/---

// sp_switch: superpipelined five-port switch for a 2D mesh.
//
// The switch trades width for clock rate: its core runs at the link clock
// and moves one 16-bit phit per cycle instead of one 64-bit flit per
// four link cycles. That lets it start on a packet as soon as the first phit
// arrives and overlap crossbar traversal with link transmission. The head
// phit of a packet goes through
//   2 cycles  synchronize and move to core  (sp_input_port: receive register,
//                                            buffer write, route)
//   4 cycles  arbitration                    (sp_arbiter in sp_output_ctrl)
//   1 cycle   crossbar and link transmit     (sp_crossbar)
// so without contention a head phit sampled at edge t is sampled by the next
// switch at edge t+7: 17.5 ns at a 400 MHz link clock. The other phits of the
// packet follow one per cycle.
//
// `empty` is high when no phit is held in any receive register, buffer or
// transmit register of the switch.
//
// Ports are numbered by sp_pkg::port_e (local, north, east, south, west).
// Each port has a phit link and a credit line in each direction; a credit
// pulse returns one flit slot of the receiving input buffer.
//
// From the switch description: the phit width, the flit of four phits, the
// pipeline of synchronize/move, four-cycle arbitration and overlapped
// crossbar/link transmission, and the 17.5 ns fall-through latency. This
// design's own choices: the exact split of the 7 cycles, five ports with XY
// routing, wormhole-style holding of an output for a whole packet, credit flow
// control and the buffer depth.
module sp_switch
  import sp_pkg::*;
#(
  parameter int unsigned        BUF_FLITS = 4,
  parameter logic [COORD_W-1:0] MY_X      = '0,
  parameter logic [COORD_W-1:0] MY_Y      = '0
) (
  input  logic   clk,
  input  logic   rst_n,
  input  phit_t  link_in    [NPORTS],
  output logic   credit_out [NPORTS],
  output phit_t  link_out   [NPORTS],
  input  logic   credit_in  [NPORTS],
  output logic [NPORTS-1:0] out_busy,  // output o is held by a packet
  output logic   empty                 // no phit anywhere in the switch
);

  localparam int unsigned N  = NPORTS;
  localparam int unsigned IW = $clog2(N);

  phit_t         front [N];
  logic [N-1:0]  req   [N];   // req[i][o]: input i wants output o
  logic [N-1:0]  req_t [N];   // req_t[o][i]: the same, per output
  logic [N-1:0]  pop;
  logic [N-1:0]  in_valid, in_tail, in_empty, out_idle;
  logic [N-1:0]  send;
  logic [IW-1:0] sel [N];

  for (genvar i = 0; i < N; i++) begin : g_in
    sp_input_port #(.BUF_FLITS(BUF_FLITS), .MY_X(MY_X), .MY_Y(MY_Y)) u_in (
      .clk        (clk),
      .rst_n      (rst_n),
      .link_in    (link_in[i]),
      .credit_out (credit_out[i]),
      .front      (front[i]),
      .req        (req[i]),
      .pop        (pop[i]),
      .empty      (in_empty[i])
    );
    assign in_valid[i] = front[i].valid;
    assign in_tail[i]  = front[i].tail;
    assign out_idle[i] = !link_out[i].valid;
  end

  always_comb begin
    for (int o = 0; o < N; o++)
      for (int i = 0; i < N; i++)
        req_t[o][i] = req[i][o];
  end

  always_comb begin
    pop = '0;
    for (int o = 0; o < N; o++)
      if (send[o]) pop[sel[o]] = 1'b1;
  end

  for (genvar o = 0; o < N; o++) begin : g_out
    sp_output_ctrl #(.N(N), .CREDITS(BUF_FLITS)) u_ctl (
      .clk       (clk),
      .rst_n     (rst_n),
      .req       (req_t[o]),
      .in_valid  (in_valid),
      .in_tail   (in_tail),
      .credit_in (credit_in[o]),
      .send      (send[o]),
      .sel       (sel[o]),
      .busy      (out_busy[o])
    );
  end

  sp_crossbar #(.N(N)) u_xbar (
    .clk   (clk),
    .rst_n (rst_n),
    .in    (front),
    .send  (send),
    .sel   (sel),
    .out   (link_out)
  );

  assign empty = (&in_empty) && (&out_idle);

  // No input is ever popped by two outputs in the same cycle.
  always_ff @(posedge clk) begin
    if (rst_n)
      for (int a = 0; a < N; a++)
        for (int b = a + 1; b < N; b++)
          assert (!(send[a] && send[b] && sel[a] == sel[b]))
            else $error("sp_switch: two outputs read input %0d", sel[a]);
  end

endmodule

\---
/---

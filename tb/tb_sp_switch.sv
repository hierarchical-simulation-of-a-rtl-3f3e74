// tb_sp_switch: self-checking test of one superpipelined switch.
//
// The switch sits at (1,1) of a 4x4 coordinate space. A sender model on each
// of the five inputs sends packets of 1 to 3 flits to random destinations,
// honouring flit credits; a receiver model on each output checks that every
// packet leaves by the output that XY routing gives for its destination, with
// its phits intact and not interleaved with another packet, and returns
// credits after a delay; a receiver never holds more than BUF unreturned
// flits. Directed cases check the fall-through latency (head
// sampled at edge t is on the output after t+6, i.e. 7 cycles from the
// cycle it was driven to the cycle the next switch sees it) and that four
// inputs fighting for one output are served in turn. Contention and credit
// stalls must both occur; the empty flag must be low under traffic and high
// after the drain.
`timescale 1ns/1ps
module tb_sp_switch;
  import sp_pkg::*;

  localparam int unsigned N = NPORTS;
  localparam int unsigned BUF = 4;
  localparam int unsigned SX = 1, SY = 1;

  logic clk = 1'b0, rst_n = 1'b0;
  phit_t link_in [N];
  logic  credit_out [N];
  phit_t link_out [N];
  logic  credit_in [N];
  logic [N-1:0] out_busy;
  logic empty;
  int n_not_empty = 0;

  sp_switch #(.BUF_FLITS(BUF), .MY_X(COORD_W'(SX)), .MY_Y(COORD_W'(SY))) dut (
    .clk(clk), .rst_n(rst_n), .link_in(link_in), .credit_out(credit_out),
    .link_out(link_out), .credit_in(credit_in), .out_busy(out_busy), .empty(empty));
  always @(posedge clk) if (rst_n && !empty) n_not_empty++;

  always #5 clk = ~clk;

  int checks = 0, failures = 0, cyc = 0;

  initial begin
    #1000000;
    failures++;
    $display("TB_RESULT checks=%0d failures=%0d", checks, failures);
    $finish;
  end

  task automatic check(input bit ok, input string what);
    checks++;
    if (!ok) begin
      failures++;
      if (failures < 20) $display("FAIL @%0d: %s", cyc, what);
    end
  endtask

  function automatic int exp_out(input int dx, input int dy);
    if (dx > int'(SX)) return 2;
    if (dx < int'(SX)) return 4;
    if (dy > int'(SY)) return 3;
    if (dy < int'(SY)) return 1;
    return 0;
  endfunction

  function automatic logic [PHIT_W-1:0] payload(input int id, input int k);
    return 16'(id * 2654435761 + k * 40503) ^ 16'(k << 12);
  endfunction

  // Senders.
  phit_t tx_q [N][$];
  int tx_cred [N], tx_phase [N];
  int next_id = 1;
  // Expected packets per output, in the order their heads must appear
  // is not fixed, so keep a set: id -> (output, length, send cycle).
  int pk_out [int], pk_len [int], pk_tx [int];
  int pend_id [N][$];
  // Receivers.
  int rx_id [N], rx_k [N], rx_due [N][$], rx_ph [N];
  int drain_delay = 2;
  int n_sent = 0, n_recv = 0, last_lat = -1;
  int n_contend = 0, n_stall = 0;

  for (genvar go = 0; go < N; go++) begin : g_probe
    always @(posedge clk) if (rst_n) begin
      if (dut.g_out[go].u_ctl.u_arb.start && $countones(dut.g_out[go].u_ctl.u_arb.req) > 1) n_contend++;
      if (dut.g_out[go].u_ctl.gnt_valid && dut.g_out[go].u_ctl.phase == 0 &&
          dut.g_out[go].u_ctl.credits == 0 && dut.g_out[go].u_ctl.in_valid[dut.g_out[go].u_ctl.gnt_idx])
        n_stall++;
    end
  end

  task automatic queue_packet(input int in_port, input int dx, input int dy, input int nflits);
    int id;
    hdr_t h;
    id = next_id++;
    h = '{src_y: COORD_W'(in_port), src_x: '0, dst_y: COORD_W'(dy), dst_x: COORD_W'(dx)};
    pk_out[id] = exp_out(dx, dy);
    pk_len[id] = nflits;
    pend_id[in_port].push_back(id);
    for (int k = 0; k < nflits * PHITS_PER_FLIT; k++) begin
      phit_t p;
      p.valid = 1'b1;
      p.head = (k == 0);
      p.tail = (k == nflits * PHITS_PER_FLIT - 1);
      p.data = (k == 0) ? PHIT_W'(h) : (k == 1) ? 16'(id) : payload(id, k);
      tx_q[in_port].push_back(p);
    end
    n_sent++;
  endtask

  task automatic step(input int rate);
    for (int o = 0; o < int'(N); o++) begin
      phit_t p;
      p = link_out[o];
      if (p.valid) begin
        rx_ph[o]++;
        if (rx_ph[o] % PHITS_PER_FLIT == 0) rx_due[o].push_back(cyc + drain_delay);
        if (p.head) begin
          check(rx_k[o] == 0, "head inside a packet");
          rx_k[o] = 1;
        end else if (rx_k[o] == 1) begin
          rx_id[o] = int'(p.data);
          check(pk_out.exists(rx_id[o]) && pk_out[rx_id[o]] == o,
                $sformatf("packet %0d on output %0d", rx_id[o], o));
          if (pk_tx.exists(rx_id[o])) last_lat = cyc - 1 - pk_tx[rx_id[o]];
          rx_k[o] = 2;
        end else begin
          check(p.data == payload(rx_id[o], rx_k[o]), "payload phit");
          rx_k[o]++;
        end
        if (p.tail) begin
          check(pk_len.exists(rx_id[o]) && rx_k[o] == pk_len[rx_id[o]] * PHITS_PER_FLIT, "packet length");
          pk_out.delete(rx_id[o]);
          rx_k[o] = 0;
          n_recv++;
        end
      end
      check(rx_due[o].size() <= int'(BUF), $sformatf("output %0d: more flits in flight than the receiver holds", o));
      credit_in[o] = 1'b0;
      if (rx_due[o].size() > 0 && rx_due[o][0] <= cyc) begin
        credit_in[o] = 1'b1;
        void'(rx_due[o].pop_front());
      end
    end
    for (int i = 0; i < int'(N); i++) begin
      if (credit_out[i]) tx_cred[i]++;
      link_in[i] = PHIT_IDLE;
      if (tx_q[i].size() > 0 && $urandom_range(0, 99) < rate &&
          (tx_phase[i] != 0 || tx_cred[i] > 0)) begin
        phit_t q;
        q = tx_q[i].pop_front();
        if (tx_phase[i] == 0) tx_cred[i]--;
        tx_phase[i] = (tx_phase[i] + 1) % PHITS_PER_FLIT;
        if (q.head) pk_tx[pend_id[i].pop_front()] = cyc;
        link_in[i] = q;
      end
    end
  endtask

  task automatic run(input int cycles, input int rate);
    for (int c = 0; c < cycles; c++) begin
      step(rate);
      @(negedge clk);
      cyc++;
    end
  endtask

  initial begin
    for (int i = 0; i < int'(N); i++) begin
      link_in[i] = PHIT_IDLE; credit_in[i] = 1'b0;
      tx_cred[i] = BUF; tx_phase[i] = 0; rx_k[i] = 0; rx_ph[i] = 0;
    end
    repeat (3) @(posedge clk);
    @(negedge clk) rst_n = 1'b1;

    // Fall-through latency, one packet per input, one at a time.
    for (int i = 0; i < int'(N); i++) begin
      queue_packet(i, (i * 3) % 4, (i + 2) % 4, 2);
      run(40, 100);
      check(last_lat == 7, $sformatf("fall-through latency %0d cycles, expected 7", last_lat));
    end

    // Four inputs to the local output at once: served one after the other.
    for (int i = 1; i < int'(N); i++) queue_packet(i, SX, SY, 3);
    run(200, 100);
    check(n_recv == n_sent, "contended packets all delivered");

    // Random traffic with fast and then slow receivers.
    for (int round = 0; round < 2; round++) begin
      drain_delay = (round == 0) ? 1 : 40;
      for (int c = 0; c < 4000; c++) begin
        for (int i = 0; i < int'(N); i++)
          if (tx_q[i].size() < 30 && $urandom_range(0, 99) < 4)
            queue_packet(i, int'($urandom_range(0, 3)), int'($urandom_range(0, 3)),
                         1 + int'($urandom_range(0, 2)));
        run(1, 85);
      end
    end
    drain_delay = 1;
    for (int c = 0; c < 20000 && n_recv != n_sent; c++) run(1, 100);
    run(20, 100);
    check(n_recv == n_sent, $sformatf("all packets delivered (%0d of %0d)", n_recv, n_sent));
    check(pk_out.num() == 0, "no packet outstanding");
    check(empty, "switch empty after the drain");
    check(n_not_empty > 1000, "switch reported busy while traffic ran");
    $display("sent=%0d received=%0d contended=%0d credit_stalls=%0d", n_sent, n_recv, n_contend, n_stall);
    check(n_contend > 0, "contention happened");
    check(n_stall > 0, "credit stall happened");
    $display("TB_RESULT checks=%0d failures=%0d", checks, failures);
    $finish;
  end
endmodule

\---

» Action item: When the line with "and that four" is reached in the data above, begin copying, and stop after the line with "logic clk = 1'b0, rst_n = 1'b0;"; copy each line exactly, both ends included.

» Problem solution:
// cycle it was driven to the cycle the next switch sees it) and that four
// inputs fighting for one output are served in turn. Contention and credit
// stalls must both occur; the empty flag must be low under traffic and high
// after the drain.
`timescale 1ns/1ps
module tb_sp_switch;
  import sp_pkg::*;

  localparam int unsigned N = NPORTS;
  localparam int unsigned BUF = 4;
  localparam int unsigned SX = 1, SY = 1;

  logic clk = 1'b0, rst_n = 1'b0;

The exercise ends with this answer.